PHILLIPS: Here's a great question. This is coming from Miranda (ph) in Sarasota, Florida. The question posed: "How do you punish your child?" OK, we talked a little bit about that, but a possible alternative to the question: "How do you motivate your child to help prevent the need for punishment?" Penny.

SHORE: Well, I think this is all about communication. It starts with the love and foundation that you establish with your child in the early years, in the baby stage, where it's the attachment and bonding. The real foundation for authority is love and respect. But, discipline to me means that it's respect for both the child and yourself, it doesn't damage their self-esteem. They end up feeling positive about themselves. It doesn't physically harm them. And, it teaches them right from wrong.

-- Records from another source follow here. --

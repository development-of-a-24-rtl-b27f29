// readout_fifo: the 64-word FIFO between the trigger matching and the
// read-out interface.
//
// Words are 32 bits, a 4-bit ID followed by 28 data bits, stored with an even
// parity bit. The head word is visible without a read cycle; pop removes it
// and parity_error flags an upset head word as it is popped. Pushing into a
// full FIFO is refused (the trigger matching waits or rejects the word);
// occupancy, empty and full feed the status registers. bist_en hands the
// storage array to the built-in self test (synchronous read, one cycle).
// Depth and the ID + 28-bit split are the chip's; parity and flags are this
// design's choices.
`timescale 1ps/1ps
module readout_fifo #(
  parameter int unsigned DEPTH  = 64,
  parameter int unsigned WIDTH  = 32,
  localparam int unsigned AW    = $clog2(DEPTH),
  localparam int unsigned DW    = WIDTH + 1
) (
  input  logic             clk,
  input  logic             rst_n,
  input  logic             push,
  input  logic [WIDTH-1:0] wdata,
  input  logic             pop,
  output logic [WIDTH-1:0] head,
  output logic             parity_error,
  output logic             empty,
  output logic             full,
  output logic [AW:0]      occupancy,
  input  logic             bist_en,
  input  logic             bist_we,
  input  logic [AW-1:0]    bist_addr,
  input  logic [DW-1:0]    bist_wdata,
  output logic [DW-1:0]    bist_rdata
);

  logic [DW-1:0] mem [DEPTH];
  logic [AW:0]   wp, rp;

  assign occupancy    = wp - rp;
  assign empty        = (wp == rp);
  assign full         = (occupancy == (AW+1)'(DEPTH));
  assign head         = mem[rp[AW-1:0]][WIDTH-1:0];
  assign parity_error = pop && !empty && (^mem[rp[AW-1:0]]);

  always_ff @(posedge clk) begin
    if (bist_en) begin
      if (bist_we) mem[bist_addr] <= bist_wdata;
    end else if (push && !full) begin
      mem[wp[AW-1:0]] <= {^wdata, wdata};
    end
    bist_rdata <= mem[bist_addr];
  end

  always_ff @(posedge clk or negedge rst_n) begin
    if (!rst_n) begin
      wp <= '0; rp <= '0;
    end else if (!bist_en) begin
      if (push && !full) wp <= wp + 1'b1;
      if (pop && !empty) rp <= rp + 1'b1;
    end
  end

endmodule
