// tb_readout_fifo: checks the 64-word read-out FIFO against a queue model.
//
// Random pushes and pops run for several thousand cycles at varying fill
// levels. Every cycle the bench compares empty, full, occupancy and the head
// word (visible without a read cycle) with the model; pushes into a full
// FIFO must be refused. Then a word with wrong parity is written through the
// self-test port and popped, which must raise parity_error for that pop; the
// self-test port's one-cycle read is checked on the way.
`timescale 1ps/1ps
module tb_readout_fifo;
  localparam int unsigned DEPTH = 64, WIDTH = 32;
  logic clk = 0, rst_n = 1, push = 0, pop = 0;
  logic [WIDTH-1:0] wdata = '0, head;
  logic parity_error, empty, full;
  logic [6:0] occupancy;
  logic bist_en = 0, bist_we = 0;
  logic [5:0] bist_addr = '0;
  logic [32:0] bist_wdata = '0, bist_rdata;
  int checks = 0, failures = 0, n_perr = 0;

  readout_fifo #(.DEPTH(DEPTH), .WIDTH(WIDTH)) dut (.*);

  always #12500 clk = ~clk;

  task automatic check(input bit ok, input string what);
    checks++;
    if (!ok) begin failures++; if (failures < 10) $display("FAIL %s at %0t", what, $time); end
  endtask

  logic [WIDTH-1:0] q[$];
  int pp, pq;
  bit was_full;

  initial begin
    #1 rst_n = 0;
    repeat (2) @(posedge clk);
    #1 rst_n = 1;
    for (int c = 0; c < 6000; c++) begin
      pp = (c / 500) % 2 ? 3 : 1;      // phases filling and draining
      pq = (c / 500) % 2 ? 1 : 3;
      @(negedge clk);
      check(empty == (q.size() == 0) && full == (q.size() == DEPTH) &&
            int'(occupancy) == q.size(), $sformatf("flags e%b f%b occ %0d model %0d", empty, full, occupancy, q.size()));
      if (q.size() > 0) check(head == q[0], "head word");
      push = ($urandom_range(0, 3) < pp); wdata = $urandom;
      pop  = ($urandom_range(0, 3) < pq);
      check(!parity_error || !pop, "no parity error on good data");
      @(posedge clk);
      was_full = (q.size() == DEPTH);          // a push into a full FIFO is refused
      if (pop && q.size() > 0) void'(q.pop_front());
      if (push && !was_full) q.push_back(wdata);
    end
    @(negedge clk); push = 0; pop = 0;
    // drain
    while (q.size() > 0) begin
      @(negedge clk); check(head == q[0], "head while draining"); pop = 1;
      @(posedge clk); void'(q.pop_front()); #1 pop = 0;
    end
    // parity upset through the self-test port
    @(negedge clk); push = 1; wdata = 32'h1234_5678;
    @(negedge clk); push = 0;
    bist_en = 1; bist_we = 1; bist_addr = dut.rp[5:0]; bist_wdata = {^32'h1234_5678, 32'h1234_5679};
    @(negedge clk); bist_we = 0;
    @(negedge clk); check(bist_rdata == {^32'h1234_5678, 32'h1234_5679}, "self-test read back");
    bist_en = 0;
    @(negedge clk); pop = 1; #1;
    check(parity_error, "parity error on upset word");
    @(negedge clk); pop = 0;
    $display("TB_RESULT checks=%0d failures=%0d", checks, failures);
    $finish;
  end

  initial begin
    #400_000_000;
    $display("watchdog expired");
    failures++;
    $display("TB_RESULT checks=%0d failures=%0d", checks, failures);
    $finish;
  end
endmodule
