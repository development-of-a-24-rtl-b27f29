// readout_interface: sends the read-out FIFO's 32-bit words off chip, either
// on a parallel port or as serial packets.
//
// Parallel (enb_serial low): dout shows the FIFO head and dready is high
// while the FIFO holds a word; the receiver takes it by raising get_data for
// one clk cycle per word.
//
// Serial (enb_serial high): each word becomes a 35-bit packet: a start bit
// (1), the 32 data bits MSB first, an even parity bit (XOR of the data) and
// a stop bit (0); the line rests at 0 between packets. The converter runs on
// the 80 MHz clock; a bit lasts 2**readout_speed periods of it, i.e.
// readout_speed 0,1,2,3 give 80, 40, 20, 10 Mbit/s. strobe_select[0] = 0
// selects the DS (data-strobe) protocol: the strobe line toggles at each
// bit boundary where the data line does not, so exactly one of the two lines
// changes per bit. strobe_select[0] = 1 gives the simple data-clock form:
// the strobe toggles at every bit boundary.
//
// A word passes from the clk domain to the clk80 domain through a one-word
// holding register and a pair of toggle flags (ld_tog set by clk, cap_tog
// answered by clk80); both clocks come from the same oscillator with
// coincident edges, so the flags are read directly. The packet layout and
// the rates are the chip's; speed and strobe codes, the handshake and the
// parallel protocol are this design's choices.
`timescale 1ps/1ps
module readout_interface (
  input  logic        clk,
  input  logic        clk80,
  input  logic        rst_n,
  input  logic        enb_serial,
  input  logic [1:0]  readout_speed,
  input  logic [1:0]  strobe_select,
  input  logic        fifo_empty,
  input  logic [31:0] fifo_head,
  output logic        fifo_pop,
  output logic [31:0] dout,
  output logic        dready,
  input  logic        get_data,
  output logic        sdata,
  output logic        sstrobe,
  output logic        s_busy
);

  localparam int unsigned PKT = 35;

  // ---- parallel port and serial hand-over (clk domain) ------------------
  logic [31:0] sbuf;
  logic        ld_tog, cap_tog;
  logic        load;

  assign dout   = fifo_head;
  assign dready = !enb_serial && !fifo_empty;
  assign load   = enb_serial && !fifo_empty && (ld_tog == cap_tog);
  assign fifo_pop = (dready && get_data) || load;

  always_ff @(posedge clk or negedge rst_n) begin
    if (!rst_n) begin
      sbuf   <= '0;
      ld_tog <= 1'b0;
    end else if (load) begin
      sbuf   <= fifo_head;
      ld_tog <= ~ld_tog;
    end
  end

  // ---- serialiser (clk80 domain) ----------------------------------------
  logic [PKT-1:0] shreg;
  logic [5:0]     bits_left;
  logic [3:0]     div;
  logic [3:0]     period;

  assign period = 4'd1 << readout_speed;
  assign s_busy = (bits_left != 0) || (ld_tog != cap_tog);

  always_ff @(posedge clk80 or negedge rst_n) begin
    if (!rst_n) begin
      cap_tog   <= 1'b0;
      shreg     <= '0;
      bits_left <= '0;
      div       <= '0;
      sdata     <= 1'b0;
      sstrobe   <= 1'b0;
    end else begin
      if (div != 0) begin
        div <= div - 1'b1;
      end else if (bits_left != 0 || ld_tog != cap_tog) begin
        logic [PKT-1:0] sh;
        logic           b;
        sh = shreg;
        if (bits_left == 0) begin
          sh      = {1'b1, sbuf, ^sbuf, 1'b0};
          cap_tog <= ld_tog;
          bits_left <= 6'(PKT - 1);
        end else begin
          bits_left <= bits_left - 1'b1;
        end
        b     = sh[PKT-1];
        shreg <= sh << 1;
        sdata <= b;
        if (strobe_select[0] || b == sdata) sstrobe <= ~sstrobe;
        div   <= period - 1'b1;
      end else begin
        sdata <= 1'b0;
      end
    end
  end

endmodule
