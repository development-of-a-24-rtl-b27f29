// tb_readout_interface: checks the parallel and serial read-out.
//
// A queue in the bench stands in for the read-out FIFO (head word visible,
// popped by fifo_pop). Parallel mode: dout/dready must show the head and a
// word must be popped exactly when get_data and dready are both high.
// Serial mode: for each speed setting (80, 40, 20, 10 Mbit/s) and both strobe
// modes the bench decodes the two output lines on the 80 MHz clock. In
// data-strobe mode every bit changes exactly one of the two lines; in
// data-clock mode the strobe toggles every bit. Each packet must be start
// bit 1, 32 data bits (MSB first), even parity, stop bit 0, and every bit
// must last 2**readout_speed clock periods.
`timescale 1ps/1ps
module tb_readout_interface;
  logic clk = 0, clk80 = 0, rst_n = 1;
  logic enb_serial = 0, get_data = 0;
  logic [1:0] readout_speed = 0, strobe_select = 0;
  logic fifo_empty, fifo_pop, dready, sdata, sstrobe, s_busy;
  logic [31:0] fifo_head, dout;
  int checks = 0, failures = 0;

  readout_interface dut (.*);

  always #6250 clk80 = ~clk80;
  always @(posedge clk80) clk <= ~clk;

  task automatic check(input bit ok, input string what);
    checks++;
    if (!ok) begin failures++; if (failures < 10) $display("FAIL %s at %0t", what, $time); end
  endtask

  logic [31:0] q[$], sent[$];
  assign fifo_empty = (q.size() == 0);
  assign fifo_head  = (q.size() > 0) ? q[0] : 32'h0;
  always @(posedge clk) if (fifo_pop && q.size() > 0) begin #1 sent.push_back(q.pop_front()); end

  // serial decoder
  logic pd = 0, ps = 0;
  int   nb = 0, run = 0;
  logic [34:0] sw;
  logic [31:0] rx[$];
  always @(posedge clk80) begin
    #100;
    run++;
    if (enb_serial && (sdata !== pd || sstrobe !== ps)) begin
      if (strobe_select[0] == 1'b0)
        check((sdata !== pd) != (sstrobe !== ps), "DS: exactly one line changes per bit");
      if (nb > 0) check(run == (1 << readout_speed), $sformatf("bit length %0d", run));
      run = 0;
      sw = {sw[33:0], sdata};
      nb++;
      if (nb == 35) begin
        check(sw[34] == 1'b1 && sw[0] == 1'b0, "start and stop bits");
        check(sw[1] == ^sw[33:2], "parity bit");
        rx.push_back(sw[33:2]);
        nb = 0;
      end
    end else if (enb_serial && nb > 0 && strobe_select[0]) begin
      // in data-clock mode the strobe toggles every bit
      check(run < (1 << readout_speed), "strobe toggles every bit");
    end
    pd = sdata; ps = sstrobe;
  end

  initial begin
    #1 rst_n = 0;
    repeat (2) @(posedge clk);
    #1 rst_n = 1;
    // parallel
    for (int i = 0; i < 40; i++) q.push_back($urandom);
    begin
      logic [31:0] want[$];
      want = q;
      for (int c = 0; c < 300 && q.size() > 0; c++) begin
        @(negedge clk);
        get_data = $urandom_range(0, 1);
        check(dready == (q.size() > 0) && (q.size() == 0 || dout == q[0]), "dready and dout");
        #1 check(fifo_pop == (get_data && dready), "pop exactly on get_data && dready");
      end
      @(negedge clk); get_data = 0;
      check(sent == want, "parallel words in order");
    end
    // serial
    for (int m = 0; m < 8; m++) begin
      readout_speed = 2'(m % 4); strobe_select = {1'b0, m >= 4};
      sent.delete(); rx.delete();
      @(negedge clk); enb_serial = 1;
      for (int i = 0; i < 4; i++) q.push_back((i == 0) ? 32'hAAAA_5555 : $urandom);
      while (q.size() > 0 || s_busy) @(posedge clk);
      repeat (8) @(posedge clk);
      check(rx.size() == 4 && rx == sent, $sformatf("serial words speed %0d strobe %0d: %0d of %0d %p %p", readout_speed, strobe_select, rx.size(), sent.size(), rx, sent));
      check(dready == 0, "no parallel data in serial mode");
      @(negedge clk); enb_serial = 0;
      nb = 0;
    end
    $display("TB_RESULT checks=%0d failures=%0d", checks, failures);
    $finish;
  end

  initial begin
    #400_000_000;
    $display("watchdog expired");
    failures++;
    $display("TB_RESULT checks=%0d failures=%0d", checks, failures);
    $finish;
  end
endmodule
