# Soft information set decoder for binary block codes

This is a pipelined soft-decision decoder for a binary linear (n, k) block code.
It follows the hardware-friendly variant of Dorsch's information set decoding
published in the article "Hardware-Friendly Implementation of Soft Information
Set Decoders". The decoder does not search the 2^k codewords. It trusts the k
most reliable received bits that are linearly independent as columns of the
generator matrix G: they form an *information set*. From those bits it builds
one information word, plus the k words that differ from it in one bit. It
re-encodes these k+1 candidates and returns the one closest to the received soft
levels. The original article reports that this order-1 search comes within
0.1 dB of maximum-likelihood decoding for the (48,24,12) code.

Three things make it cheap in hardware:

* The information set is found by one pass of Gauss-Jordan elimination over
  the columns, taken in reliability order. A column that turns out to depend on
  the columns already chosen is simply skipped. The elimination never restarts,
  and it inspects at most n - dmin + 1 columns.
* The candidates differ from u0 in single bits, so producing them is a row of
  XOR gates.
* Every stage has a fixed or tightly bounded cycle count, so the whole decoder
  is a pipeline with a known worst-case latency.

The default configuration is the extended quadratic residue code (48,24,12)
with 3-bit channel levels. The same RTL is parameterized for any code whose
generator matrix fits in 80 x 40.

## Files

| file | contents |
|---|---|
| `rtl/sid_pkg.sv` | shared types (`gmat_t`), constant functions that build generator matrices |
| `rtl/sid_sorter.sv` | stage 1: hard decisions and reliability order (insertion sorter) |
| `rtl/sid_gauss.sv` | stage 2: reliability-ordered Gauss-Jordan elimination |
| `rtl/sid_candmsg.sv` | stage 3: u0 and the k one-bit-flipped candidate messages |
| `rtl/sid_candcw.sv` | stage 4: re-encoding of the k+1 candidates |
| `rtl/sid_select.sv` | stage 5: soft distance, one candidate per cycle, minimum kept |
| `rtl/sid_decoder.sv` | top level: the five stages chained with valid/ready |
| `tb/sid_ref_pkg.sv` | procedural reference model of every stage |
| `tb/tb_sid_*.sv` | one testbench per stage, plus system-level tests (below) |
| `tb/sid_code_harness.sv` | one decoder for one code, used by `tb_sid_codes` |

## Channel levels, hard decisions and reliability

Each received symbol is a QBITS-bit unsigned level (3 bits by default). Level 0
means "surely 0" and level L = 2^QBITS - 1 means "surely 1". The hard decision r
is the level's MSB. The reliability is the distance of the level from
mid-scale: the low QBITS-1 bits, inverted when the MSB is 0. With 3 bits,
levels 0 and 7 have reliability 3, and levels 3 and 4 have reliability 0. The
soft distance of a codeword to the received word adds, over all bits, L - x for
a code bit 1 and x for a code bit 0. With 3 bits this is the 7 - x / x metric of
the original.

## The pipeline and its cycle budget

```
 in_sym ──► [1 sorter] ──► [2 gauss] ──► [3 candmsg] ──► [4 candcw] ──► [5 select] ──► out_cw
  1/cycle    n cycles      g cycles       1 cycle         1 cycle       k+1 cycles
             r, x, order   Gr, Gr0        U (k+1 msgs)    C (k+1 cws)   winner, distance
```

Each stage holds one word, so up to five words are in flight. Every link is a
valid/ready pair. A stage takes a new word in the same cycle that its previous
result leaves, so no bubbles appear when nothing is stalled.

With the first symbol of a word accepted in cycle 0, the result is valid in
cycle

    latency = n + g + k + 3,     k <= g <= n - dmin + 1

Here g is the number of columns stage 2 inspected, which the top reports on
`out_ncols`. The terms are:

* n: the sorter. The last symbol is inserted in cycle n-1 and the sorted word
  is presented in cycle n.
* g: the elimination. Its first column is eliminated from the constant G in the
  same cycle that the sorted word is accepted, so no load cycle is lost.
* 1 + 1: the candidate message register and the candidate codeword register.
* k+1: one candidate scored per cycle. The winner is registered after the last
  candidate is scored.

At g = k this gives n + 2k + 3. At g = n - dmin + 1 it gives 2n - dmin + k + 4.
Both are the article's minimum and maximum, and for the four codes simulated
the worst case equals its latency column: 19, 36, 56 and 112 cycles for
(7,4,3), (15,7,5), (24,12,8) and (48,24,12).

**Throughput.** The sorter accepts one symbol per cycle, so a new word can enter
every n cycles. Every later stage needs at most n - dmin + 1 cycles (stage 2)
or k + 1 cycles (stage 5), and both are below n. So the steady-state rate is
one word per n cycles, and it does not depend on the noise. The original
article states that throughput is set by stage 2's worst case, n - dmin + 1
cycles (37 for the (48,24,12) code, instead of 48 here). That would need the
symbols of a word to arrive faster than one per cycle, which its own
description of the sorter does not provide. This RTL follows the sorter as
described and accepts the lower rate.

## Stage 1: insertion sorter (`sid_sorter`)

The sorter is a line of n cells. Each cell holds a (reliability, column index)
pair and a valid flag, with valid cells kept at the front in decreasing
reliability. When a symbol arrives, every cell computes `ahead[i]`: the new
entry belongs before it. That is the case when the cell is empty or the new
reliability is strictly greater. The first cell with `ahead` set takes the new
entry, cells behind it take their upper neighbour's entry, and cells in front
keep theirs. All cells update in the same cycle, so the list is sorted when the
last symbol has entered.

Because the comparison is strict, equal reliabilities stay in arrival order.
This makes the column order deterministic.

On the last symbol, the sorted indices, the n levels and their MSBs are copied
to an output register, and the cells are cleared for the next word. `in_ready`
drops only on a word's last symbol, and only while the previous word is still
waiting on the output (an assertion checks this).

## Stage 2: ordered Gauss-Jordan elimination (`sid_gauss`)

This is the core of the decoder. The k x n working matrix starts as G. Each
cycle takes the next column c in reliability order:

1. Candidate pivot rows are the rows not yet used as pivots that have a 1 in
   column c.
2. If there is one, the lowest-numbered candidate p becomes the pivot. Row p is
   XORed into every other row with a 1 in column c, which turns column c into a
   unit vector. Row p is marked used and column c is marked selected.
3. If there is none, column c lies in the span of the columns already selected.
   Nothing changes and the column is skipped. In the article's terms, the
   least reliable member of the tentative set is replaced by the next most
   reliable column.

Elimination stops at the k-th pivot. The result is:

* Gr, the working matrix. It generates the same code, and its selected columns
  are unit vectors.
* The selected-column mask.
* Gr0, which is Gr with unselected columns zeroed.
* g, the number of columns inspected.

**Why g is bounded.** Any n - dmin + 1 columns of G contain an information set.
If they did not, some nonzero message would give a codeword that is zero on all
of them, and that codeword would have weight below dmin. So g is at most
n - dmin + 1. No column among the first heft(G) = dmin(dual) - 1 is ever
skipped; for the self-dual (48,24,12) code that is the first 11 columns.

The datapath per cycle is a k-bit priority encoder and k row-wide XORs. The
same hardware serves the first column, which it reads from the constant G, and
the later ones, which it reads from the register. The sorted order is latched
when the word is accepted, which frees stage 1 after one cycle. The pivot
choice (lowest free row) only sets the order of Gr's rows, and with it the
order of the candidates. The set of rows is fixed by the information set.

## Stages 3 and 4: candidates (`sid_candmsg`, `sid_candcw`)

Row i of Gr0 has a single 1, at the pivot column of row i. So u0 = r x Gr0^T is
simply the hard decisions at the information set, in pivot-row order. The
stage forms it as one AND and a parity per row, without a matrix multiplier.
Candidate 0 is u0, and candidate j (1..k) is u0 with bit j-1 inverted.

Stage 4 forms all k+1 products c_j = u_j x Gr at once: each codeword is the XOR
of the rows of Gr that its message selects. Both stages are purely
combinational, each followed by one pipeline register. Stage 3 carries Gr and
stage 4 carries the levels, for the stages after them.

## Stage 5: selection (`sid_select`)

The stage reads the candidate list in place from stage 4's register. It scores
the candidate selected by its counter j in one cycle, with n small terms summed
by one adder tree, and keeps the running minimum. On the last candidate it
releases the list and registers the winner, its distance and its index. Equal
distances keep the earlier candidate, so u0 wins a tie.

## Generator matrices (`sid_pkg`)

G is the parameter `G` of type `sid_pkg::gmat_t`: 40 rows of 80 bits, where row
i, bits n-1..0, is row i of the k x n matrix and column j is bit j. The rest of
the container is ignored. The package builds matrices with constant functions:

Think about it, if you're going to stop and spank a toddler, you're not teaching them appropriate behavior. What you're teaching them is that physical force overcomes a weaker more vulnerable person. You're teaching them that that is the answer to a problem. So, I believe that the whole thrust of discipline really is teaching your child. So, they are appropriately going to be able to behave when you're not there.

PHILLIPS: Peter, what -- go ahead, you're going to say something.

SPRIGG: Well, I was going to say that I agree that teaching your child is important and I think that studies have shown that your overall parenting style is the most important factor in the outcomes for children, not whether they spank or don't spank. But, using an appropriate blend of firm discipline as well as loving nurture.

It is possible to go overboard on discipline and have an authoritarian parenting style, which lacks the love and nurture. It's possible to go too far in the other direction, and be too permissive and not have sufficient discipline. But, the most effective parenting style is an authoritative style. But, we do need to express the fact that parents have authority over their children and children need to submit to that authority.

SHORE: But that authority can be in the ability to communicate with your child. I believe you learn parenting skills and if you know appropriate developmental information about children; if you know what appropriate expectations are, Peter, I think that in terms of parenting style, what you have to look at is that each parent can have a very different style.

PHILLIPS: So you think spanking is a cop out then -- Penny. SHORE: I do. I do. I think it's a cop out to good child- rearing skills. And, I think you have to look at all the caregivers that are interfacing with the child, as well, and communicate effectively what your discipline goals are.

PHILLIPS: I got to tell you, I would get a swat here and there. And, I remember it, and it was horrible. But, you know what? I have to say it worked. It worked for me.

SHORE: Well, Kyra, did it work in spite of the spanking? Or, because of the spanking? I think you have to ask that question.

PHILLIPS: I'll have to think about that one.

SPRIGG: I agree that communication is very important. And just to strike you child without communicating the reason for it would be a negative thing. I think it should not be used on impulse or in the heat of anger. Children should be warned that spanking will be the consequence if their behavior continues. And, after the spanking, they should have a discussion about what was the reason why they were spanked and what it was they did wrong.

PHILLIPS: Now, that's interesting, talk about it afterwards.

SHORE: But, Kyra, one thing I want to say is, what if you and I were having a disagreement, and my last resort was hitting you? I mean, that's just not appropriate.

PHILLIPS: Peter Sprigg, Penny Shore. I hate to say this but we've got to wrap it up. You talk about the anticipation. I remember one time anticipating it and I put a little metal plate in my pants, it didn't' work, I got my legs swatted.

All right, guys, thank you so much. We'll talk about it again. Thanks, you guys.